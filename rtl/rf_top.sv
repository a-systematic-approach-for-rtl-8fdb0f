// rf_top: the two register files of this design side by side.
//
// 1. The emulated multi-port register file (sr_mpompu_rf): a homogeneous
//    register file for one processor, e.g. a wide VLIW core. Defaults:
//    64-bit x 512 words, base 3 read / 2 write ports pumped 6x, giving
//    18 read and 12 write ports per processor cycle.
// 2. The heterogeneous register file (hrf): one register file shared by
//    four processing elements (PEs) with different clocks, widths, register
//    counts and port counts, each port with its own pumping factor.
//
// The two are independent and have their own register-file clocks. The
// processing elements and the clock manager (DCM/PLL) that derives their
// phase-aligned slower clocks are outside this design: a PE appears here
// only through its load strobes and lane buses. All ports are plain arrays,
// exactly as on the two register files; see their headers for the timing.
module rf_top #(
  // emulated register file
  parameter int unsigned     ERF_W     = 64,
  parameter int unsigned     ERF_DEPTH = 512,
  parameter int unsigned     ERF_NR    = 3,
  parameter int unsigned     ERF_NW    = 2,
  parameter int unsigned     ERF_MPUF  = 6,
  // heterogeneous register file
  parameter int unsigned     HRF_NB = 2,
  parameter int unsigned     HRF_NR = 4,
  parameter int unsigned     HRF_BANK_W   [rf_pkg::MAX_PORTS] = '{0: 32, 1: 8, default: 0},
  parameter int unsigned     HRF_BANK_H   [rf_pkg::MAX_PORTS] = '{0: 64, 1: 64, default: 0},
  parameter rf_pkg::endian_e HRF_W_ENDIAN [rf_pkg::MAX_PORTS] = '{default: rf_pkg::ENDIAN_LITTLE},
  parameter rf_pkg::endian_e HRF_R_ENDIAN [rf_pkg::MAX_PORTS] = '{default: rf_pkg::ENDIAN_LITTLE},
  parameter int unsigned     HRF_R_MPUF   [rf_pkg::MAX_PORTS] = '{0: 3, 1: 2, 2: 1, 3: 4, default: 1},
  parameter int unsigned     HRF_W_MPUF   [rf_pkg::MAX_PORTS] = '{0: 2, 1: 1, default: 1},
  localparam int unsigned    ERF_AW   = $clog2(ERF_DEPTH),
  localparam int unsigned    HRF_DW   = rf_pkg::max_of(HRF_BANK_W, HRF_NB),
  localparam int unsigned    HRF_RAW  = rf_pkg::clog2_min1(rf_pkg::bank_base(HRF_BANK_H, HRF_NB)),
  localparam int unsigned    HRF_WAW  = rf_pkg::clog2_min1(rf_pkg::max_of(HRF_BANK_H, HRF_NB)),
  localparam int unsigned    HRF_MAXF =
      (rf_pkg::max_of(HRF_R_MPUF, HRF_NR) > rf_pkg::max_of(HRF_W_MPUF, HRF_NB))
      ? rf_pkg::max_of(HRF_R_MPUF, HRF_NR) : rf_pkg::max_of(HRF_W_MPUF, HRF_NB)
) (
  // emulated register file
  input  logic               erf_clk,
  input  logic               erf_rst,
  input  logic               erf_ld,
  input  logic [ERF_AW-1:0]  erf_addr_r [ERF_NR][ERF_MPUF],
  output logic [ERF_W-1:0]   erf_data_r [ERF_NR][ERF_MPUF],
  input  logic [ERF_AW-1:0]  erf_addr_w [ERF_NW][ERF_MPUF],
  input  logic [ERF_W-1:0]   erf_data_w [ERF_NW][ERF_MPUF],
  input  logic               erf_we_w   [ERF_NW][ERF_MPUF],
  // heterogeneous register file
  input  logic               hrf_clk,
  input  logic               hrf_rst,
  input  logic               hrf_load_r [HRF_NR],
  input  logic [HRF_RAW-1:0] hrf_addr_r [HRF_NR][HRF_MAXF],
  output logic [HRF_DW-1:0]  hrf_do_r   [HRF_NR][HRF_MAXF],
  input  logic               hrf_load_w [HRF_NB],
  input  logic [HRF_WAW-1:0] hrf_addr_w [HRF_NB][HRF_MAXF],
  input  logic [HRF_DW-1:0]  hrf_di_w   [HRF_NB][HRF_MAXF],
  input  logic               hrf_we_w   [HRF_NB][HRF_MAXF]
);

  sr_mpompu_rf #(
    .W(ERF_W), .DEPTH(ERF_DEPTH), .NR(ERF_NR), .NW(ERF_NW), .MPUF(ERF_MPUF)
  ) u_erf (
    .clk       (erf_clk),
    .rst       (erf_rst),
    .ld        (erf_ld),
    .addr_r    (erf_addr_r),
    .data_out_r(erf_data_r),
    .addr_w    (erf_addr_w),
    .data_in_w (erf_data_w),
    .we_w      (erf_we_w)
  );

  hrf #(
    .NB(HRF_NB), .NR(HRF_NR), .BANK_W(HRF_BANK_W), .BANK_H(HRF_BANK_H),
    .W_ENDIAN(HRF_W_ENDIAN), .R_ENDIAN(HRF_R_ENDIAN),
    .R_MPUF(HRF_R_MPUF), .W_MPUF(HRF_W_MPUF)
  ) u_hrf (
    .clk   (hrf_clk),
    .rst   (hrf_rst),
    .load_r(hrf_load_r),
    .addr_r(hrf_addr_r),
    .do_r  (hrf_do_r),
    .load_w(hrf_load_w),
    .addr_w(hrf_addr_w),
    .di_w  (hrf_di_w),
    .we_w  (hrf_we_w)
  );

endmodule
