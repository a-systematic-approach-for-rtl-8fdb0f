// tb_rf_top: end-to-end test of rf_top, with big-endian HRF ports.
//
// Both register files run at once on their own clocks. The emulated file
// (64-bit x 512, base 3R&2W pumped 6x) is filled through its twelve write
// ports and then receives random processor cycles of 18 reads and 12 writes;
// its reference model serves lane 0..5 in order, reads before writes in each
// lane, and every read is checked in the last inner cycle of the processor
// cycle. Writes outside a port's bank are also issued and must be dropped.
// The heterogeneous file serves four PEs whose clocks are modelled by load
// strobes every 3, 2, 1 and 4 register-file cycles (write ports every 2 and
// 1); its reference model works cycle by cycle, per lane, with sign
// extension of the 8-bit bank and the configured endianness of each port.
// Each mechanism must occur at least once: multi-pumped windows on both
// files, same-window write-then-read on both, dropped out-of-bank writes,
// cross-PE reads, sign extension, the unpumped 1x ports, and the byte-swapped and bit-reversed endianness connections.
module tb_rf_top;
  import rf_pkg::*;
  // emulated register file (defaults)
  localparam int EW = 64, ED = 512, ENR = 3, ENW = 2, EF = 6, EAW = 9, EHALF = 256;
  // heterogeneous register file (defaults)
  localparam int NB = 2, NR = 4, DW = 32, RAW = 7, WAW = 6, MAXF = 4;
  localparam int RN [NR] = '{3, 2, 1, 4};
  localparam int WN [NB] = '{2, 1};
  localparam bit W0_BYTESWAP = 1, W1_BITREV = 1, R3_BITREV = 1;

  logic               erf_clk = 1'b0, erf_rst, erf_ld;
  logic [EAW-1:0]     erf_addr_r [ENR][EF];
  logic [EW-1:0]      erf_data_r [ENR][EF];
  logic [EAW-1:0]     erf_addr_w [ENW][EF];
  logic [EW-1:0]      erf_data_w [ENW][EF];
  logic               erf_we_w   [ENW][EF];
  logic               hrf_clk = 1'b0, hrf_rst;
  logic               hrf_load_r [NR];
  logic [RAW-1:0]     hrf_addr_r [NR][MAXF];
  logic [DW-1:0]      hrf_do_r   [NR][MAXF];
  logic               hrf_load_w [NB];
  logic [WAW-1:0]     hrf_addr_w [NB][MAXF];
  logic [DW-1:0]      hrf_di_w   [NB][MAXF];
  logic               hrf_we_w   [NB][MAXF];

  int checks = 0, failures = 0;
  // mechanism counters
  int m_erf_windows = 0, m_erf_fwd = 0, m_erf_drop = 0;
  int m_hrf_windows = 0, m_hrf_fwd = 0, m_cross = 0, m_sext = 0, m_direct = 0;
  int m_byteswap = 0, m_bitrev_w = 0, m_bitrev_r = 0;
  bit erf_done = 0, hrf_done = 0;

  rf_top #(
    .HRF_W_ENDIAN('{0: ENDIAN_BIG_BYTE, 1: ENDIAN_BIG_BIT, default: ENDIAN_LITTLE}),
    .HRF_R_ENDIAN('{3: ENDIAN_BIG_BIT, default: ENDIAN_LITTLE})
  ) dut (.*);

  always #5 erf_clk = ~erf_clk;
  always #3 hrf_clk = ~hrf_clk;

  initial begin
    repeat (40000) @(posedge erf_clk);
    failures++;
    $display("watchdog expired");
    $display("TB_RESULT checks=%0d failures=%0d", checks, failures);
    $finish;
  end

  // ------------------------------------------------------------------ ERF
  logic [EW-1:0] erf_mem [ED];

  // write port p owns bank ENW-1-p
  function automatic int erf_lo(input int p);
    return (ENW - 1 - p) * EHALF;
  endfunction

  task automatic erf_window(input bit fill, input int fidx, input bit check);
    logic [EAW-1:0] ar [ENR][EF];
    logic [EW-1:0]  ex [ENR][EF];
    bit             wrote [ED];
    for (int a = 0; a < ED; a++) wrote[a] = 0;
    for (int c = 0; c < EF; c++) begin
      @(negedge erf_clk);
      erf_ld = (c == 0);
      if (c == 0) begin
        for (int j = 0; j < ENR; j++) for (int x = 0; x < EF; x++) begin
          ar[j][x] = EAW'($urandom);
          erf_addr_r[j][x] = ar[j][x];
        end
        for (int j = 0; j < ENW; j++) for (int x = 0; x < EF; x++) begin
          if (fill) begin
            erf_addr_w[j][x] = EAW'(erf_lo(j) + (fidx * EF + x) % EHALF);
            erf_we_w[j][x]   = 1'b1;
          end else begin
            erf_we_w[j][x]   = ($urandom % 3) != 0;
            if ($urandom % 10 == 0) erf_addr_w[j][x] = EAW'($urandom);
            else erf_addr_w[j][x] = EAW'(erf_lo(j) + $urandom % EHALF);
          end
          erf_data_w[j][x] = {$urandom, $urandom};
        end
        for (int x = 0; x < EF; x++) begin
          for (int j = 0; j < ENR; j++) begin
            ex[j][x] = erf_mem[ar[j][x]];
            if (check && wrote[ar[j][x]]) m_erf_fwd++;
          end
          for (int j = 0; j < ENW; j++) if (erf_we_w[j][x]) begin
            int a;
            a = int'(erf_addr_w[j][x]);
            if (a >= erf_lo(j) && a < erf_lo(j) + EHALF) begin
              erf_mem[a] = erf_data_w[j][x];
              wrote[a] = 1;
            end else m_erf_drop++;
          end
        end
      end
      if (c == EF - 1 && check) begin
        #1;
        m_erf_windows++;
        for (int j = 0; j < ENR; j++) for (int x = 0; x < EF; x++) begin
          checks++;
          if (erf_data_r[j][x] !== ex[j][x]) begin
            failures++;
            $display("ERF port %0d lane %0d addr %0d: got %h expected %h",
                     j, x, ar[j][x], erf_data_r[j][x], ex[j][x]);
          end
        end
      end
    end
  endtask

  initial begin
    erf_rst = 1; erf_ld = 0;
    for (int j = 0; j < ENR; j++) for (int x = 0; x < EF; x++) erf_addr_r[j][x] = '0;
    for (int j = 0; j < ENW; j++) for (int x = 0; x < EF; x++) begin
      erf_addr_w[j][x] = '0; erf_data_w[j][x] = '0; erf_we_w[j][x] = 0;
    end
    repeat (2) @(negedge erf_clk);
    erf_rst = 0;
    for (int i = 0; i < (EHALF + EF - 1) / EF; i++) erf_window(1, i, 0);
    // keep the processor clock running until the other file has finished too
    for (int i = 0; !(erf_done && hrf_done); i++) begin
      erf_window(0, 0, 1);
      if (i + 1 >= 300) erf_done = 1;
    end
  end

  // ------------------------------------------------------------------ HRF
  logic [31:0] mem0 [64];
  logic [7:0]  mem1 [64];
  bit          v0 [64], v1 [64];
  int          wtime [128];
  logic [DW-1:0] exp_r [NR][MAXF];
  bit            exp_v [NR][MAXF];
  int            win_start [NR];

  function automatic logic [31:0] bitrev32(input logic [31:0] v);
    logic [31:0] r;
    for (int i = 0; i < 32; i++) r[i] = v[31-i];
    return r;
  endfunction

  function automatic logic [7:0] bitrev8(input logic [7:0] v);
    logic [7:0] r;
    for (int i = 0; i < 8; i++) r[i] = v[7-i];
    return r;
  endfunction

  initial begin
    hrf_rst = 1;
    for (int p = 0; p < NR; p++) begin
      hrf_load_r[p] = 0;
      for (int x = 0; x < MAXF; x++) hrf_addr_r[p][x] = '0;
    end
    for (int q = 0; q < NB; q++) begin
      hrf_load_w[q] = 0;
      for (int x = 0; x < MAXF; x++) begin hrf_addr_w[q][x] = '0; hrf_di_w[q][x] = '0; hrf_we_w[q][x] = 0; end
    end
    for (int a = 0; a < 64; a++) begin v0[a] = 0; v1[a] = 0; end
    for (int a = 0; a < 128; a++) wtime[a] = -1;
    repeat (2) @(negedge hrf_clk);
    hrf_rst = 0;
    for (int t = 0; !(erf_done && hrf_done); t++) begin
      if (t >= 3000) hrf_done = 1;
      @(negedge hrf_clk);
      for (int p = 0; p < NR; p++) begin
        hrf_load_r[p] = (t % RN[p]) == 0;
        if (hrf_load_r[p]) begin
          win_start[p] = t;
          for (int x = 0; x < RN[p]; x++) hrf_addr_r[p][x] = RAW'($urandom);
        end
      end
      for (int q = 0; q < NB; q++) begin
        hrf_load_w[q] = (t % WN[q]) == 0;
        if (hrf_load_w[q]) for (int x = 0; x < WN[q]; x++) begin
          hrf_addr_w[q][x] = WAW'($urandom);
          hrf_di_w[q][x]   = $urandom;
          hrf_we_w[q][x]   = (t < 200) || ($urandom % 2 == 1);
        end
      end
      for (int p = 0; p < NR; p++) begin
        int x, a;
        logic [31:0] e;
        x = t % RN[p];
        a = int'(hrf_addr_r[p][x]);
        if (a < 64) begin exp_v[p][x] = v0[a]; e = mem0[a]; end
        else begin exp_v[p][x] = v1[a-64]; e = {{24{mem1[a-64][7]}}, mem1[a-64]}; end
        if (p == 3 && R3_BITREV) e = bitrev32(e);
        exp_r[p][x] = e;
        if (exp_v[p][x] && wtime[a] >= win_start[p]) m_hrf_fwd++;
        if (RN[p] == 1 && exp_v[p][x]) m_direct++;
      end
      #1;
      for (int p = 0; p < NR; p++) if (t % RN[p] == RN[p] - 1) begin
        if (RN[p] > 1) m_hrf_windows++;
        for (int x = 0; x < RN[p]; x++) if (exp_v[p][x]) begin
          int a;
          a = int'(hrf_addr_r[p][x]);
          checks++;
          if (hrf_do_r[p][x] !== exp_r[p][x]) begin
            failures++;
            $display("HRF t=%0d read port %0d lane %0d addr %0d: got %h expected %h",
                     t, p, x, a, hrf_do_r[p][x], exp_r[p][x]);
          end
          if ((p == 1 && a >= 64) || (p == 2 && a < 64) || p == 0 || p == 3) m_cross++;
          if (a >= 64 && mem1[a-64][7]) m_sext++;
          if (p == 3 && R3_BITREV) m_bitrev_r++;
        end
      end
      begin
        int x;
        x = t % WN[0];
        if (hrf_we_w[0][x]) begin
          mem0[hrf_addr_w[0][x]] = W0_BYTESWAP ? {hrf_di_w[0][x][7:0], hrf_di_w[0][x][15:8],
                                                  hrf_di_w[0][x][23:16], hrf_di_w[0][x][31:24]}
                                               : hrf_di_w[0][x];
          if (W0_BYTESWAP) m_byteswap++;
          v0[hrf_addr_w[0][x]] = 1; wtime[hrf_addr_w[0][x]] = t;
        end
        x = t % WN[1];
        if (hrf_we_w[1][x]) begin
          mem1[hrf_addr_w[1][x]] = W1_BITREV ? bitrev8(hrf_di_w[1][x][7:0]) : hrf_di_w[1][x][7:0];
          if (W1_BITREV) m_bitrev_w++;
          v1[hrf_addr_w[1][x]] = 1; wtime[64 + hrf_addr_w[1][x]] = t;
          m_direct++;
        end
      end
    end
  end

  // ------------------------------------------------------------------ end
  initial begin
    wait (erf_done && hrf_done);
    check_seen("ERF multi-pumped windows", m_erf_windows);
    check_seen("ERF same-window write-then-read", m_erf_fwd);
    check_seen("ERF dropped out-of-bank writes", m_erf_drop);
    check_seen("HRF multi-pumped read windows", m_hrf_windows);
    check_seen("HRF same-window write-then-read", m_hrf_fwd);
    check_seen("HRF cross-PE reads", m_cross);
    check_seen("HRF sign-extended reads", m_sext);
    check_seen("HRF unpumped (1x) port accesses", m_direct);
    if (W0_BYTESWAP) check_seen("HRF byte-swapped writes", m_byteswap);
    if (W1_BITREV)   check_seen("HRF bit-reversed writes", m_bitrev_w);
    if (R3_BITREV)   check_seen("HRF bit-reversed reads", m_bitrev_r);
    $display("TB_RESULT checks=%0d failures=%0d", checks, failures);
    $finish;
  end

  task automatic check_seen(input string what, input int n);
    checks++;
    $display("%-36s %0d", what, n);
    if (n == 0) begin
      failures++;
      $display("mechanism never exercised: %s", what);
    end
  endtask
endmodule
::::::
Description of the task - Take from the material above every line that includes the word "must".

Solution -
// cycle. Writes outside a port's bank are also issued and must be dropped.
// Each mechanism must occur at least once: multi-pumped windows on both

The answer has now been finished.